• _YOUR GOAL_: Select from the records below every line that has the word "localparam" in it.

[Items listed in a dataset]
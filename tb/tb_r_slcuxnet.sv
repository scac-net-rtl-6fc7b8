// tb_r_slcuxnet -- self-checking test of the R-SLCUXnet demux/mux couple.
//
// For every direction, open and closed, with random words: the local word must
// leave on the port of the direction table's R-SLCUXnet column and nowhere
// else, and the local input must come from the port opposite the R-Xnet
// column. Expected ports come from constants written out here.
module tb_r_slcuxnet;
  import scac_pkg::*;

  localparam int unsigned W = 17;
  localparam int SLCU_COL [8] = '{0, 0, 1, 1, 2, 2, 3, 3};
  localparam int XNET_COL [8] = '{0, 1, 1, 2, 2, 3, 3, 0};

  int checks = 0, failures = 0;

  logic         open;
  dir_e         dir;
  logic [W-1:0] local_tx, local_rx;
  logic [W-1:0] port_in  [4];
  logic [W-1:0] port_out [4];

  r_slcuxnet #(.LINK_W(W)) dut (.open, .dir, .local_tx, .port_out, .port_in, .local_rx);

  task automatic check(string what, logic [W-1:0] got, logic [W-1:0] exp);
    checks++;
    if (got !== exp) begin
      failures++;
      $display("FAIL %s: got %h expected %h", what, got, exp);
    end
  endtask

  initial begin
    #100000;
    failures++;
    $display("watchdog expired");
    $display("TB_RESULT checks=%0d failures=%0d", checks, failures);
    $finish;
  end

  initial begin
    for (int rep = 0; rep < 8; rep++) begin
      for (int d = 0; d < 8; d++) begin
        for (int o = 0; o < 2; o++) begin
          int rp;
          dir = dir_e'(d);
          open = o[0];
          local_tx = W'($urandom);
          for (int p = 0; p < 4; p++) port_in[p] = W'($urandom);
          #1;
          rp = (XNET_COL[d] + 2) % 4;
          for (int p = 0; p < 4; p++)
            check($sformatf("out dir=%0d open=%0d port=%0d", d, o, p), port_out[p],
                  (o != 0 && p == SLCU_COL[d]) ? local_tx : '0);
          check($sformatf("rx dir=%0d open=%0d", d, o), local_rx,
                (o != 0) ? port_in[rp] : '0);
        end
      end
    end
    $display("TB_RESULT checks=%0d failures=%0d", checks, failures);
    $finish;
  end
endmodule
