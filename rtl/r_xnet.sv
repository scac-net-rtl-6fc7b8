// r_xnet -- R-Xnet, the 4x4 crossbar router of SCAC-Net.
//
// An R-Xnet sits between four SLCUs, one on each diagonal port (0 = NW,
// 1 = NE, 2 = SE, 3 = SW). For the broadcast direction it takes the word
// arriving on the port that faces the sender and puts it on the output port
// given by the R-Xnet column of the direction table; every other output is
// driven to zero. It has four data inputs, four data outputs and one arbiter
// per output, as the document describes; the arbiters are fixed-priority
// (this design's choice). The router is purely combinational: a word crosses
// it in the same cycle it leaves the sending node's register.
//
// Boundary cuts (this design's own mechanism): the X wiring of the whole grid
// is always the wrapped (torus) wiring. EDGE_ROW / EDGE_COL mark the ports
// whose SLCU lies across the row / column seam of the grid. When cut_row /
// cut_col is set (mesh, linear), a path that crosses a seam is not requested,
// so the word is lost at the edge and the receiver sees zeros, which includes
// a cleared activity bit.
//
// Interface: open (ports configured), dir (direction code), in_link/out_link
// (one LINK_W-bit link per port, index = port number). No clock.
module r_xnet
  import scac_pkg::*;
#(
  parameter int unsigned LINK_W   = 17,
  parameter logic [3:0]  EDGE_ROW = 4'b0000,
  parameter logic [3:0]  EDGE_COL = 4'b0000
) (
  input  logic              open,
  input  dir_e              dir,
  input  logic              cut_row,
  input  logic              cut_col,
  input  logic [LINK_W-1:0] in_link  [4],
  output logic [LINK_W-1:0] out_link [4]
);

  logic [3:0] req [4];   // req[o][i]: input i asks for output o
  logic [3:0] gnt [4];

  always_comb begin
    port_e ip, op;
    logic  crosses;
    ip = xnet_in_port(dir);
    op = xnet_out_port(dir);
    crosses = (cut_row && (EDGE_ROW[ip] != EDGE_ROW[op])) ||
              (cut_col && (EDGE_COL[ip] != EDGE_COL[op]));
    for (int o = 0; o < 4; o++) begin
      req[o] = '0;
      if (open && !crosses && (2'(o) == 2'(op))) req[o][ip] = 1'b1;
    end
  end

  for (genvar o = 0; o < 4; o++) begin : g_out
    fixed_prio_arb #(.N(4)) u_arb (.req(req[o]), .gnt(gnt[o]));

    always_comb begin
      out_link[o] = '0;
      for (int i = 0; i < 4; i++) begin
        if (gnt[o][i]) out_link[o] = in_link[i];
      end
    end
  end

endmodule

• _WORKED SOLUTION_:
  localparam int unsigned W = 17;
  localparam int SLCU_COL [8] = '{0, 0, 1, 1, 2, 2, 3, 3};
  localparam int XNET_COL [8] = '{0, 1, 1, 2, 2, 3, 3, 0};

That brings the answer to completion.